- _Assigned task_:
Look through the data that follows and work out how many lines contain the string "unsigned". Nothing but that number should be given.

== Segment start ==

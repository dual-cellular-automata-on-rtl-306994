// tb_pixel_cipher: exhaustive check of the XOR / XNOR pixel encryptor over
// all 65536 (pixel, key) pairs. Expected values are built bit by bit, and the
// test also checks that encrypting twice with the same key gives the pixel
// back.
module tb_pixel_cipher;
  logic [7:0] pixel, key, enc_xor, enc_xnor;
  logic [7:0] back_xor, back_xnor, dummy0, dummy1;
  int checks = 0, failures = 0;

  pixel_cipher dut (.*);
  pixel_cipher dut_back_x (.pixel(enc_xor),  .key, .enc_xor(back_xor), .enc_xnor(dummy0));
  pixel_cipher dut_back_n (.pixel(enc_xnor), .key, .enc_xor(dummy1), .enc_xnor(back_xnor));

  initial begin : watchdog
    #10ms;
    failures++;
    $display("FAIL watchdog expired");
    $display("TB_RESULT checks=%0d failures=%0d", checks, failures);
    $finish;
  end

  initial begin
    logic [7:0] ex, en;
    for (int p = 0; p < 256; p++) begin
      for (int k = 0; k < 256; k++) begin
        pixel = 8'(p); key = 8'(k);
        #1;
        for (int b = 0; b < 8; b++) begin
          ex[b] = (pixel[b] != key[b]);
          en[b] = (pixel[b] == key[b]);
        end
        checks++;
        if (enc_xor !== ex || enc_xnor !== en || back_xor !== pixel || back_xnor !== pixel) begin
          failures++;
          if (failures < 10)
            $display("FAIL p=%h k=%h xor=%h/%h xnor=%h/%h", pixel, key, enc_xor, ex, enc_xnor, en);
        end
      end
    end
    $display("TB_RESULT checks=%0d failures=%0d", checks, failures);
    $finish;
  end
endmodule
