// sdma_if: Simple DMA Interface controller. sdma_control (the register side
// the software driver talks to) joined to sdma_engine (the AXI master that
// moves frames between memory and the accelerator) by the request and
// response streams. See those two modules for the register map and the
// transfer rules. irq signals that a transfer response is waiting.
module sdma_if
  import axi_pkg::*;
  import rsoc_pkg::*;
#(
  parameter int unsigned     QDEPTH = 4,
  parameter int unsigned     BURST  = MAX_BURST,
  parameter logic [ID_W-1:0] AXI_ID = '0
) (
  input  logic        clk,
  input  logic        rst_n,
  input  axil_req_t   cfg_req,
  output axil_resp_t  cfg_resp,
  input  info_vec_t   info_vec,
  output axis_t       m_axis,      // towards the accelerator
  input  logic        m_tready,
  input  axis_t       s_axis,      // from the accelerator
  output logic        s_tready,
  output axi_req_t    m_axi_req,   // to a PS slave port (HP or ACP)
  input  axi_resp_t   m_axi_resp,
  output logic        irq
);
  dma_req_t sreq, dreq;
  dma_res_t sres, dres;
  logic sreq_valid, sreq_ready, sres_valid, sres_ready;
  logic dreq_valid, dreq_ready, dres_valid, dres_ready;

  sdma_control #(.QDEPTH(QDEPTH)) u_ctrl (
    .clk, .rst_n, .cfg_req, .cfg_resp, .info_vec,
    .sreq, .sreq_valid, .sreq_ready, .sres, .sres_valid, .sres_ready,
    .dreq, .dreq_valid, .dreq_ready, .dres, .dres_valid, .dres_ready,
    .irq);

  sdma_engine #(.BURST(BURST), .AXI_ID(AXI_ID)) u_eng (
    .clk, .rst_n,
    .sreq, .sreq_valid, .sreq_ready, .sres, .sres_valid, .sres_ready,
    .dreq, .dreq_valid, .dreq_ready, .dres, .dres_valid, .dres_ready,
    .m_axis, .m_tready, .s_axis, .s_tready, .m_axi_req, .m_axi_resp);
endmodule
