// sdma_if_tb: an sdma_if on a behavioural AXI memory, its accelerator
// streams looped back. Software-style sequence for several frames: write the
// d-request (buffer), write the s-request (frame), wait for the interrupt,
// read both responses (status, size, id), and compare the destination
// buffer with the source; one frame larger than its buffer must come back
// truncated (RES_DSTATUS bit 16, RES_DSIZE = buffer size).
module sdma_if_tb;
  import axi_pkg::*;
  import rsoc_pkg::*;
  localparam logic [31:0] MB = 32'h0010_0000;
  logic clk = 0, rst_n = 0;
  axil_req_t req; axil_resp_t resp;
  axis_t lp; logic lp_ready, irq;
  axi_req_t areq; axi_resp_t aresp;
  int merr, nrd, nwr;
  int checks = 0, failures = 0;

  sdma_if dut (.clk, .rst_n, .cfg_req(req), .cfg_resp(resp), .info_vec('0),
    .m_axis(lp), .m_tready(lp_ready), .s_axis(lp), .s_tready(lp_ready),
    .m_axi_req(areq), .m_axi_resp(aresp), .irq);
  axil_bfm bfm (.clk, .req, .resp);
  axi_mem_model #(.BASE(MB)) mem (.clk, .rst_n, .req(areq), .resp(aresp), .errors(merr), .reads(nrd), .writes(nwr));
  always #5 clk = ~clk;

  initial begin
    #20000000; failures++;
    $display("TB_RESULT checks=%0d failures=%0d", checks, failures); $finish;
  end

  task automatic chk(input string what, input logic [31:0] got, input logic [31:0] exp);
    checks++;
    if (got !== exp) begin failures++; $display("%s: %h, expected %h", what, got, exp); end
  endtask

  initial begin
    logic [31:0] d; logic [1:0] r;
    logic [31:0] src, dst, size, cap, n;
    repeat (3) @(posedge clk);
    rst_n <= 1;
    for (int f = 0; f < 8; f++) begin
      src = MB + 32'h1000 * f + 32'(4 * $urandom_range(0, 200));
      dst = MB + 32'h8000 + 32'h1000 * f;
      size = (f == 5) ? 32'd500 : 32'($urandom_range(1, 1000));
      cap  = (f == 5) ? 32'd256 : 32'd1024;
      bfm.write(32'h38, dst, r); bfm.write(32'h3C, cap, r); bfm.write(32'h40, 32'd200 + f, r);
      bfm.write(32'h24, src, r); bfm.write(32'h28, size, r); bfm.write(32'h2C, 32'd100 + f, r);
      // wait for both responses
      do begin
        wait (irq);
        bfm.read(32'h20, d, r);
      end while ((d & 32'hA) != 32'hA);
      bfm.read(32'h30, d, r); chk("RES_SSTATUS", d, 0);
      bfm.read(32'h34, d, r); chk("RES_SID", d, 100 + f);
      bfm.read(32'h44, d, r); chk("RES_DSTATUS", d, (f == 5) ? 32'h0001_0000 : 0);
      bfm.read(32'h48, d, r); chk("RES_DSIZE", d, (f == 5) ? cap : size);
      n = d;
      bfm.read(32'h4C, d, r); chk("RES_DID", d, 200 + f);
      for (int i = 0; i < int'(n); i++)
        if (mem.mem[dst - MB + i] !== mem.mem[src - MB + i]) begin
          failures++; $display("frame %0d byte %0d differs", f, i); break;
        end
      checks++;
    end
    chk("memory protocol errors", merr, 0);
    $display("TB_RESULT checks=%0d failures=%0d", checks, failures);
    $finish;
  end
endmodule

== Segment end ==

- _Written answer_:
2